Scientific classification
- Kingdom: Animalia
- Phylum: Chordata
- Class: Actinopterygii
- Order: Cypriniformes
- Family: Balitoridae
- Genus: Neohomaloptera Herre, 1944
- Species: N. johorensis
- Binomial name: Neohomaloptera johorensis (Herre, 1944)
- Synonyms: Homaloptera johorensis Herre, 1944;

= Neohomaloptera =

- Genus: Neohomaloptera
- Species: johorensis
- Authority: (Herre, 1944)
- Conservation status: LC
- Synonyms: Homaloptera johorensis Herre, 1944
- Parent authority: Herre, 1944

Genus of fishes

Neohomaloptera johorensis is a species of dwarf hillstream loach, it is the only member of its genus Neohomaloptera.

Named after the state it was discovered in, Johor, Malaysia.
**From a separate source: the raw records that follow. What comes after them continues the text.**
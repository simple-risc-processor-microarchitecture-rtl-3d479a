// srisc_exls: load/store execution unit EXLS.
//
// The dispatched packet is held in the unit's input pipeline register. The
// unit drives the memory address addr = src1 + imm (word address) and, for a
// store, the data to write (data out = src2). The memory is accessed in the
// cycle the packet is granted the write-back slot: a store is written at
// that clock edge (dmem_we), and a load's read strobe (dmem_re) makes the
// memory deliver the word one cycle later, in the write-back stage, as the
// description puts load data there (data in). While not granted the packet
// waits and the unit is not ready. The one-cycle synchronous memory timing
// is this design's choice.
module srisc_exls
  import srisc_pkg::*;
(
  input  logic    clk,
  input  logic    rst_n,
  input  logic    in_valid,
  input  ex_pkt_t in_pkt,
  output logic    ready,
  output logic    done_valid,
  output wb_pkt_t done_pkt,
  input  logic    grant,
  output word_t   dmem_addr,
  output word_t   dmem_wdata,
  output logic    dmem_we,
  output logic    dmem_re
);
  logic    v;
  ex_pkt_t q;

  always_ff @(posedge clk) begin
    if (!rst_n)     v <= 1'b0;
    else if (ready) v <= in_valid;
    if (ready && in_valid) q <= in_pkt;
  end

  assign ready      = !v || grant;
  assign done_valid = v;
  assign dmem_addr  = q.a + word_t'(q.imm);
  assign dmem_wdata = q.b;
  assign dmem_we    = v && grant && q.op == OP_SW;
  assign dmem_re    = v && grant && q.op == OP_LW;

  always_comb begin
    done_pkt          = '0;
    done_pkt.has_dest = q.has_dest;
    done_pkt.dest     = q.dest;
    done_pkt.iw_idx   = q.iw_idx;
    done_pkt.is_load  = (q.op == OP_LW);
  end
endmodule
Although, it can still be found outside of the state. The species is previously known from only two specimens, the holotype and a topotype, both collected in 1940.

== Description ==
A very streamlined fish, growing to around 1.7 – 2.5 cm as adults.

The distinguishing feature of the genus from its family, Balitoridae is by the 3 pair of barbels, instead of 1 barbel on each corner of the mouth. Also, the pectoral rays number at 12 or 13 instead of 14 to 20, with 3 or 4 simple rays instead of 4 to 8. Finally, the ventral rays reduced to 7 instead of 8 to 10. The caudal is slightly rounded and the caudal peduncle is short and as deep as long.
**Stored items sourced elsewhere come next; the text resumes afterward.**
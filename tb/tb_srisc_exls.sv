// tb_srisc_exls: random loads and stores through EXLS with the write-back
// grant withheld at random. Checked while a packet waits: the address is
// src1 + imm and the store data src2, memory strobes stay low until the
// grant, exactly one strobe of the right kind is given with it, and the tag
// passed to write back marks loads. A small memory here applies the strobes
// and is compared with a reference at the end, and each load's data is
// checked one cycle after its strobe.
`timescale 1ns/1ps
module tb_srisc_exls;
  import srisc_pkg::*;

  logic    clk = 1'b0, rst_n, in_valid, ready, done_valid, grant;
  ex_pkt_t in_pkt;
  wb_pkt_t done_pkt;
  word_t   dmem_addr, dmem_wdata, rdata;
  logic    dmem_we, dmem_re;

  srisc_exls dut (.*);
  always #5 clk = ~clk;

  word_t mem [64];
  word_t rmem [64];
  always_ff @(posedge clk) begin
    if (dmem_re) rdata <= mem[dmem_addr[5:0]];
    if (dmem_we) mem[dmem_addr[5:0]] <= dmem_wdata;
  end

  int checks = 0, failures = 0;
  ex_pkt_t q[$];

  initial begin
    ex_pkt_t p, h;
    logic    load_pending;
    int      completed = 0;
    word_t   load_exp;
    int      ok;
    rst_n = 0; in_valid = 0; in_pkt = '0; grant = 0;
    for (int i = 0; i < 64; i++) begin mem[i] = i; rmem[i] = i; end
    load_pending = 0; load_exp = 0;
    repeat (2) @(posedge clk);
    #1 rst_n = 1;
    for (int c = 0; c < 6000; c++) begin
      p = '0;
      p.op = 1'($urandom) ? OP_LW : OP_SW;
      p.has_dest = (p.op == OP_LW); p.dest = preg_t'($urandom_range(NPHYS - 1));
      p.iw_idx = iwidx_t'($urandom);
      p.a = $urandom_range(40); p.b = $urandom;
      p.imm = 14'(int'($urandom_range(40)) - 20);
      in_pkt = p;
      in_valid = 1'($urandom);
      grant = done_valid && 1'($urandom);
      #1;
      if (load_pending) begin
        checks++;
        if (rdata != load_exp) begin failures++; $display("FAIL load data cycle %0d", c); end
      end
      load_pending = 0;
      if (done_valid) begin
        h = q[0];
        ok = (dmem_addr == h.a + word_t'(h.imm)) && (dmem_wdata == h.b)
          && (dmem_we == (grant && h.op == OP_SW)) && (dmem_re == (grant && h.op == OP_LW))
          && done_pkt.is_load == (h.op == OP_LW) && done_pkt.dest == h.dest
          && done_pkt.iw_idx == h.iw_idx && done_pkt.has_dest == h.has_dest
          && !done_pkt.redirect;
        checks++;
        if (!ok) begin failures++; $display("FAIL access cycle %0d", c); end
      end else begin
        checks++;
        if (dmem_we || dmem_re) begin failures++; $display("FAIL strobe while idle"); end
      end
      checks++;
      if (ready != (!done_valid || grant)) begin failures++; $display("FAIL ready cycle %0d", c); end
      @(posedge clk);
      if (done_valid && grant) begin
        completed++;
        h = q.pop_front();
        if (h.op == OP_SW) rmem[6'(h.a + word_t'(h.imm))] = h.b;
        else begin load_pending = 1; load_exp = rmem[6'(h.a + word_t'(h.imm))]; end
      end
      if (ready && in_valid) q.push_back(p);
      #1;
    end
    checks++;
    if (completed < 1000) begin failures++; $display("FAIL only %0d accesses completed", completed); end
    for (int i = 0; i < 64; i++) begin
      checks++;
      if (mem[i] != rmem[i]) begin failures++; $display("FAIL mem[%0d]", i); end
    end
    $display("TB_RESULT checks=%0d failures=%0d", checks, failures);
    $finish;
  end

  initial begin
    #1_000_000;
    failures++;
    $display("TB_RESULT checks=%0d failures=%0d", checks, failures);
    $finish;
  end
endmodule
Specimens from blackwater habitats appear much more orange than clearwater specimens.

== Distribution ==
Possibly used to be wildly spread across Peninsular Malaysia before, now only found in Johor, the North Selangor peat swamp forest, Selangor state and Perak. Its now smaller range is probably due to the degradation of peat swamps across Peninsular Malaysia.

Specimens have also been collected from the Kapuas River basin, and in West Kalimantan of Indonesian Borneo.

== Habitat ==
Most often found in black water habitats with lots of vegetation such as blackwater streams or pools, and often caught in congregations around areas of streams where there is more current, possibly attracted to the more oxygenated water.

== Diet ==
In the wild it can be seen grazing on biofilm, but it is also a micropredator that preys on small crustaceans, insect larvae and other aquatic invertebrates.